Now let's use DeclareDesign to test whether HC2 is less biased in this example than classical standard errors. HC2 is the estimatr default; we'll also throw in HC1, which is Stata's default robust standard error estimator. I'm going to make a "designer," which is a function that returns a design.

het_designer <- function(N) {

  dat <- fabricate(N = N, x = rnorm(N), noise_var = 1 + (x - min(x))^2)

  # Get true variance for this data
  Xmat <- with(dat, cbind(1, x))
  XtX_inv <- solve(crossprod(Xmat))
  varb <- tcrossprod(XtX_inv, Xmat) %*% diag(with(dat, noise_var)) %*% Xmat %*% XtX_inv
  true_varb_het <- varb[2, 2]

  # Population function now has heteroskedastic noise
  simp_pop <- declare_model(
    dat,
    epsilon = rnorm(N, sd = sqrt(noise_var)),
    y = x + epsilon
  )

  varb_het_estimand <- declare_inquiry(true_varb_het = true_varb_het)

  # Now we declare all three estimators
  lm1 <- declare_estimator(
    y ~ x,
    model = lm_robust,
    se_type = "classical",
    inquiry = varb_het_estimand,
    term = "x",
    label = "classical"
  )

  lm2 <- declare_estimator(
    y ~ x,
    model = lm_robust,
    se_type = "HC1",
    inquiry = varb_het_estimand,
    term = "x",
    label = "HC1"
  )

  lm3 <- declare_estimator(
    y ~ x,
    model = lm_robust,
    se_type = "HC2",
    inquiry = varb_het_estimand,
    term = "x",
    label = "HC2"
  )


  # We return the design so we can diagnose it
  return(simp_pop + varb_het_estimand + lm1 + lm2 + lm3)
}

So let's use the same diagnosands as above to test the properties of our estimators with heteroskedasticity.

# Create a design using our template and the data we have been using
het_design <- het_designer(N = 50)
dx2 <- diagnose_design(
  het_design,
  diagnosands = my_diagnosands,
  sims = sims
  )
kable(reshape_diagnosis(dx2))

The bias for the HC2 errors is much closer to zero, whereas the bias for the classical error is much larger, especially when compared to the standard error of the bias diagnosand. How does this bias change as the sample size changes? As the HC2 variance estimate is consistent under heteroskedasticity, it should converge to zero.

designs <- expand_design(het_designer, N = c(100, 200, 300, 500, 1000, 2500))

set.seed(42)
dx3 <- diagnose_design(designs, sims = sims, diagnosands = my_diagnosands)

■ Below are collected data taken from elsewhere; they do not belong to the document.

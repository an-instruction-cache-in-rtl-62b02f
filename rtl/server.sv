// server: serves the quad-pair requests of the instruction unit.
//
// The instruction unit gives the address of a quad and wants that quad
// (lo) and the next one (hi). Each is located by a quad_find comparator in
// the order read buffer, fetch buffer, cache memory; failing all three the
// quad is either on its way in the running fetch (wait) or missing.
//
// Per quad the server then
//   * delivers it from the read buffer or the fetch buffer (fetch bypass
//     included), or
//   * reads its transfer block from the data RAM, bypasses the quad to the
//     instruction unit and copies the row with its valid bits into the read
//     buffer at the same clock edge (LoadReadBuf), updating the LRU bit;
//   * or starts a demand fetch (start_fetcher; strt_fetch2 when it is the
//     second quad that is missing).
// The data RAM has one port, so when both quads are cache memory hits in
// different transfer blocks the first is delivered in the first cycle and
// the second one cycle later. A second-quad demand fetch is only started
// once the first quad no longer waits for the fetcher.
//
// Handshake: ready[0]/ready[1] rise combinationally as soon as the first /
// second quad is on data_lo / data_hi; the instruction unit answers with
// ack (which may come in the same cycle, giving a one-cycle access). A
// delivered quad is held in a register until ack, so later changes of the
// buffers cannot disturb it; ack without both ready bits aborts the
// request (a jump). Request and address must stay stable until ack.
// When a demand fetch that one of the quads waits for ends in an error,
// the server raises error (from the next cycle until ack) with ready = 00
// and the error status {timeout, pagefault} in the low bits of data_lo;
// it starts no new demand fetch for this request.
// The search order, bypasses, LRU update and two-cycle border case follow
// the original design; the hold registers replace its "next" state
// controller and are this design's own choice, as is the error encoding.
module server
  import icache_pkg::*;
(
  input  logic               clk,
  input  logic               rst_n,
  // instruction unit
  input  logic               request,
  input  addr_t              address,
  input  logic               ack,
  output logic [1:0]         ready,
  output quad_t              data_lo,
  output quad_t              data_hi,
  output logic               error,
  // tag/status RAM read ports
  output set_t               set1,
  output set_t               set2,
  input  tag_t    [WAYS-1:0] tags1,
  input  status_t [WAYS-1:0] st1,
  input  tag_t    [WAYS-1:0] tags2,
  input  status_t [WAYS-1:0] st2,
  // LRU update
  output logic               lru_we,
  output set_t               lru_set,
  output logic               lru_way,
  // read buffer
  input  tba_t               rb_addr,
  input  qmask_t             rb_valid,
  input  quad_t              rb_q_lo,
  input  quad_t              rb_q_hi,
  output word_t              w_lo,
  output word_t              w_hi,
  output logic               byp_lo,
  output logic               byp_hi,
  output logic               rb_load,
  output tba_t               rb_load_addr,
  output qmask_t             rb_load_valid,
  // fetch buffer and fetcher state
  input  tba_t               fb_addr,
  input  logic               fb_qv_lo,
  input  logic               fb_qv_hi,
  input  quad_t              fb_q_lo,
  input  quad_t              fb_q_hi,
  input  logic               fetch_active,
  input  word_t              fetch_qp,
  input  logic               dem_error,
  input  logic [1:0]         err_code,
  // data RAM
  output logic               ram_req,
  output ram_addr_t          ram_addr,
  // fetcher start
  output logic               start_fetcher,
  output logic               strt_fetch2,
  output addr_t              demand_addr
);

  typedef enum logic [2:0] {SRC_RB, SRC_FB, SRC_RAM, SRC_WAIT, SRC_MISS} src_e;

  addr_t     a1, a2;
  logic      rb1, fb1, wt1, ch1, way1;
  logic      rb2, fb2, wt2, ch2, way2;
  ram_addr_t ra1, ra2;
  qmask_t    tv1, tv2;
  src_e      src1, src2;
  logic      got1, got2;
  quad_t     hold1, hold2;
  logic      need1, need2, ram1, ram2, avail1, avail2, miss1, miss2;
  quad_t     live1, live2;
  logic      errq, err_now;
  logic [1:0] errc;

  assign a1 = address;
  assign a2 = address + 1'b1;
  assign set1 = a_set(a1);
  assign set2 = a_set(a2);
  assign w_lo = a_word(a1);
  assign w_hi = a_word(a2);

  quad_find u_find1 (
    .addr(a1), .rb_addr, .rb_valid, .fb_addr, .fb_qv(fb_qv_lo),
    .fetch_active, .fetch_qp, .tags(tags1), .st(st1),
    .rb_hit(rb1), .fb_hit(fb1), .fb_wait(wt1), .cache_hit(ch1),
    .way(way1), .ram_addr(ra1), .tb_valid_bits(tv1)
  );

  quad_find u_find2 (
    .addr(a2), .rb_addr, .rb_valid, .fb_addr, .fb_qv(fb_qv_hi),
    .fetch_active, .fetch_qp, .tags(tags2), .st(st2),
    .rb_hit(rb2), .fb_hit(fb2), .fb_wait(wt2), .cache_hit(ch2),
    .way(way2), .ram_addr(ra2), .tb_valid_bits(tv2)
  );

  function automatic src_e pick(logic rb, logic fb, logic ch, logic wt);
    if (rb)      return SRC_RB;
    else if (fb) return SRC_FB;
    else if (ch) return SRC_RAM;
    else if (wt) return SRC_WAIT;
    else         return SRC_MISS;
  endfunction

  always_comb begin
    src1  = pick(rb1, fb1, ch1, wt1);
    src2  = pick(rb2, fb2, ch2, wt2);
    need1 = request && !got1;
    need2 = request && !got2;

    // one data RAM row per cycle, the first quad first
    ram1 = need1 && src1 == SRC_RAM;
    ram2 = need2 && src2 == SRC_RAM && (!ram1 || ra2 == ra1);
    ram_req  = ram1 || (need2 && src2 == SRC_RAM);
    ram_addr = ram1 ? ra1 : ra2;
    byp_lo   = ram1;
    byp_hi   = ram2;

    rb_load       = ram_req;
    rb_load_addr  = ram1 ? a_tba(a1) : a_tba(a2);
    rb_load_valid = ram1 ? tv1 : tv2;
    lru_we        = ram_req;
    lru_set       = ram1 ? a_set(a1) : a_set(a2);
    lru_way       = ram1 ? way1 : way2;

    avail1 = need1 && !errq && (src1 == SRC_RB || src1 == SRC_FB || ram1);
    avail2 = need2 && !errq && (src2 == SRC_RB || src2 == SRC_FB || ram2);

    live1 = (src1 == SRC_FB) ? fb_q_lo : rb_q_lo;
    live2 = (src2 == SRC_FB) ? fb_q_hi : rb_q_hi;
    data_lo = errq ? quad_t'(errc) : got1 ? hold1 : live1;
    data_hi = got2 ? hold2 : live2;
    ready   = errq ? 2'b00 : {got2 || avail2, got1 || avail1};
    error   = errq;

    // a failed demand fetch is reported when one of our quads waited for it
    err_now = dem_error && ((need1 && src1 == SRC_WAIT) ||
                            (need2 && src2 == SRC_WAIT));

    // demand fetch: first quad first; the second only when the first is
    // not waiting for the fetcher
    miss1 = need1 && !errq && src1 == SRC_MISS;
    miss2 = need2 && !errq && src2 == SRC_MISS && !(need1 && src1 == SRC_WAIT);
    start_fetcher = miss1 || miss2;
    strt_fetch2   = !miss1 && miss2;
    demand_addr   = miss1 ? a1 : a2;
  end

  always_ff @(posedge clk or negedge rst_n) begin
    if (!rst_n) begin
      got1 <= 1'b0;
      got2 <= 1'b0;
      errq <= 1'b0;
      errc <= '0;
    end else if (!request || ack) begin
      got1 <= 1'b0;
      got2 <= 1'b0;
      errq <= 1'b0;
    end else begin
      if (err_now) begin
        errq <= 1'b1;
        errc <= err_code;
      end
      if (avail1) got1 <= 1'b1;
      if (avail2) got2 <= 1'b1;
    end
  end

  always_ff @(posedge clk) begin
    if (avail1) hold1 <= live1;
    if (avail2) hold2 <= live2;
  end

  // a delivered quad stays delivered until the instruction unit acknowledges
  a_ready_held: assert property (@(posedge clk) disable iff (!rst_n)
    request && !ack && ready[0] |=> ready[0] || !request || error);

endmodule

ggplot(dx3$diagnosands_df, aes(x = N, y = `Bias of Estimated Variance`, color = estimator)) +
  geom_point() +
  geom_line() +
  geom_hline(yintercept = 0, linetype = 2, color = "grey") +
  labs(color = "Estimator") +
  theme_bw()

As you can see, the HC2 variance tends to have less bias and is consistent, converging to the true value as the sample size increases. The classical standard error estimator is neither unbiased nor consistent. The HC1 variance is also "robust" to heteroskedasiticity but exhibits greater bias than HC2 in this example.